_Problem_
Could you give back the whole listing exactly as written?

┄┄┄┄┄┄

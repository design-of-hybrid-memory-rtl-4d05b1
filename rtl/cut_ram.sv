// cut_ram: the memory under test, with coded stuck-at faults.
//
// A 2^ADDR_W x DATA_W array with one synchronous write port and one
// asynchronous read port (separate write and read addresses, as the BIST
// drives them from separate generators). Stuck-at faults are part of the
// model, as in the document where they are created in code: FAULTS is a list
// of up to hml_pkg::FAULT_SLOTS records {kind, addr, mask}. When a word is
// written, the bits of every matching record are forced to 0 (FAULT_SA0) or
// 1 (FAULT_SA1), so they read back stuck whatever was written. The default
// list is empty (fault-free memory). Depth, port structure and the fault
// record format are this implementation's choices.
//
// Timing: write on the rising edge with we=1; rdata follows raddr
// combinationally and shows a write from the following cycle on.
module cut_ram
  import hml_pkg::*;
#(
  parameter int unsigned DATA_W = 16,
  parameter int unsigned ADDR_W = 4,
  parameter fault_list_t FAULTS = '0
) (
  input  logic              clk,
  input  logic              we,
  input  logic [ADDR_W-1:0] waddr,
  input  logic [DATA_W-1:0] wdata,
  input  logic [ADDR_W-1:0] raddr,
  output logic [DATA_W-1:0] rdata
);

  localparam int unsigned DEPTH = 1 << ADDR_W;

  logic [DATA_W-1:0] mem [DEPTH];
  logic [DATA_W-1:0] stored;

  // value the addressed cells actually hold after a write
  always_comb begin
    stored = wdata;
    for (int f = 0; f < int'(FAULT_SLOTS); f++) begin
      if (FAULTS[f].addr[ADDR_W-1:0] == waddr) begin
        if (FAULTS[f].kind == FAULT_SA0) stored = stored & ~FAULTS[f].mask[DATA_W-1:0];
        if (FAULTS[f].kind == FAULT_SA1) stored = stored |  FAULTS[f].mask[DATA_W-1:0];
      end
    end
  end

  always_ff @(posedge clk) begin
    if (we) mem[waddr] <= stored;
  end

  assign rdata = mem[raddr];

endmodule
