// tb_cut_ram: self-checking testbench of cut_ram.
// Injects a stuck-at-0 fault (address 3, bits 0 and 8) and a stuck-at-1
// fault (address 7, bit 15), writes random words to every address and
// reads them back against a model; also checks that fault-free words
// read back unchanged and that we=0 leaves the array untouched.
module tb_cut_ram;
  import hml_pkg::*;
  localparam fault_list_t F = '{
    '{kind: FAULT_NONE, addr: 16'd0, mask: 32'h0},
    '{kind: FAULT_NONE, addr: 16'd0, mask: 32'h0},
    '{kind: FAULT_SA1,  addr: 16'd7, mask: 32'h8000},
    '{kind: FAULT_SA0,  addr: 16'd3, mask: 32'h0101}};
  logic clk = 1'b0, we;
  logic [3:0]  waddr, raddr;
  logic [15:0] wdata, rdata;
  logic [15:0] model [16];
  int checks = 0, failures = 0;

  always #5 clk = ~clk;

  cut_ram #(.DATA_W(16), .ADDR_W(4), .FAULTS(F)) dut (.*);

  task automatic check(bit ok, string msg);
    checks++;
    if (!ok) begin failures++; if (failures < 10) $display("FAIL: %s", msg); end
  endtask

  initial begin : watchdog
    repeat (5000) @(posedge clk);
    failures++;
    $display("watchdog expired");
    $display("TB_RESULT checks=%0d failures=%0d", checks, failures);
    $finish;
  end

  initial begin
    we = 1'b0; waddr = '0; raddr = '0; wdata = '0;
    for (int round = 0; round < 4; round++) begin
      for (int a = 0; a < 16; a++) begin
        @(negedge clk);
        we = 1'b1; waddr = 4'(a);
        wdata = (round == 0) ? 16'hFFFF : (round == 1) ? 16'h0000 : 16'($urandom);
        model[a] = wdata;
        if (a == 3) model[a] = model[a] & ~16'h0101;
        if (a == 7) model[a] = model[a] |  16'h8000;
      end
      @(negedge clk); we = 1'b0;
      for (int a = 0; a < 16; a++) begin
        raddr = 4'(a);
        #1 check(rdata == model[a], $sformatf("round %0d addr %0d got %h exp %h", round, a, rdata, model[a]));
      end
    end
    // we=0: no change
    @(negedge clk); we = 1'b0; waddr = 4'd5; wdata = ~model[5];
    @(negedge clk); raddr = 4'd5;
    #1 check(rdata == model[5], "no write with we=0");
    $display("TB_RESULT checks=%0d failures=%0d", checks, failures);
    $finish;
  end
endmodule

┄┄┄┄┄┄

_Exercise answer_
repository design-of-hybrid-memory-rtl-4d05b1
filename rtl/cut_ram.sv
// cut_ram: the memory under test, with coded stuck-at faults.
//
// A 2^ADDR_W x DATA_W array with one synchronous write port and one
// asynchronous read port (separate write and read addresses, as the BIST
// drives them from separate generators). Stuck-at faults are part of the
// model, as in the document where they are created in code: FAULTS is a list
// of up to hml_pkg::FAULT_SLOTS records {kind, addr, mask}. When a word is
// written, the bits of every matching record are forced to 0 (FAULT_SA0) or
// 1 (FAULT_SA1), so they read back stuck whatever was written. The default
// list is empty (fault-free memory). Depth, port structure and the fault
// record format are this implementation's choices.
//
// Timing: write on the rising edge with we=1; rdata follows raddr
// combinationally and shows a write from the following cycle on.
module cut_ram
  import hml_pkg::*;
#(
  parameter int unsigned DATA_W = 16,
  parameter int unsigned ADDR_W = 4,
  parameter fault_list_t FAULTS = '0
) (
  input  logic              clk,
  input  logic              we,
  input  logic [ADDR_W-1:0] waddr,
  input  logic [DATA_W-1:0] wdata,
  input  logic [ADDR_W-1:0] raddr,
  output logic [DATA_W-1:0] rdata
);

  localparam int unsigned DEPTH = 1 << ADDR_W;

  logic [DATA_W-1:0] mem [DEPTH];
  logic [DATA_W-1:0] stored;

  // value the addressed cells actually hold after a write
  always_comb begin
    stored = wdata;
    for (int f = 0; f < int'(FAULT_SLOTS); f++) begin
      if (FAULTS[f].addr[ADDR_W-1:0] == waddr) begin
        if (FAULTS[f].kind == FAULT_SA0) stored = stored & ~FAULTS[f].mask[DATA_W-1:0];
        if (FAULTS[f].kind == FAULT_SA1) stored = stored |  FAULTS[f].mask[DATA_W-1:0];
      end
    end
  end

  always_ff @(posedge clk) begin
    if (we) mem[waddr] <= stored;
  end

  assign rdata = mem[raddr];

endmodule
// tb_cut_ram: self-checking testbench of cut_ram.
// Injects a stuck-at-0 fault (address 3, bits 0 and 8) and a stuck-at-1
// fault (address 7, bit 15), writes random words to every address and
// reads them back against a model; also checks that fault-free words
// read back unchanged and that we=0 leaves the array untouched.
module tb_cut_ram;
  import hml_pkg::*;
  localparam fault_list_t F = '{
    '{kind: FAULT_NONE, addr: 16'd0, mask: 32'h0},
    '{kind: FAULT_NONE, addr: 16'd0, mask: 32'h0},
    '{kind: FAULT_SA1,  addr: 16'd7, mask: 32'h8000},
    '{kind: FAULT_SA0,  addr: 16'd3, mask: 32'h0101}};
  logic clk = 1'b0, we;
  logic [3:0]  waddr, raddr;
  logic [15:0] wdata, rdata;
  logic [15:0] model [16];
  int checks = 0, failures = 0;

  always #5 clk = ~clk;

  cut_ram #(.DATA_W(16), .ADDR_W(4), .FAULTS(F)) dut (.*);

  task automatic check(bit ok, string msg);
    checks++;
    if (!ok) begin failures++; if (failures < 10) $display("FAIL: %s", msg); end
  endtask

  initial begin : watchdog
    repeat (5000) @(posedge clk);
    failures++;
    $display("watchdog expired");
    $display("TB_RESULT checks=%0d failures=%0d", checks, failures);
    $finish;
  end

  initial begin
    we = 1'b0; waddr = '0; raddr = '0; wdata = '0;
    for (int round = 0; round < 4; round++) begin
      for (int a = 0; a < 16; a++) begin
        @(negedge clk);
        we = 1'b1; waddr = 4'(a);
        wdata = (round == 0) ? 16'hFFFF : (round == 1) ? 16'h0000 : 16'($urandom);
        model[a] = wdata;
        if (a == 3) model[a] = model[a] & ~16'h0101;
        if (a == 7) model[a] = model[a] |  16'h8000;
      end
      @(negedge clk); we = 1'b0;
      for (int a = 0; a < 16; a++) begin
        raddr = 4'(a);
        #1 check(rdata == model[a], $sformatf("round %0d addr %0d got %h exp %h", round, a, rdata, model[a]));
      end
    end
    // we=0: no change
    @(negedge clk); we = 1'b0; waddr = 4'd5; wdata = ~model[5];
    @(negedge clk); raddr = 4'd5;
    #1 check(rdata == model[5], "no write with we=0");
    $display("TB_RESULT checks=%0d failures=%0d", checks, failures);
    $finish;
  end
endmodule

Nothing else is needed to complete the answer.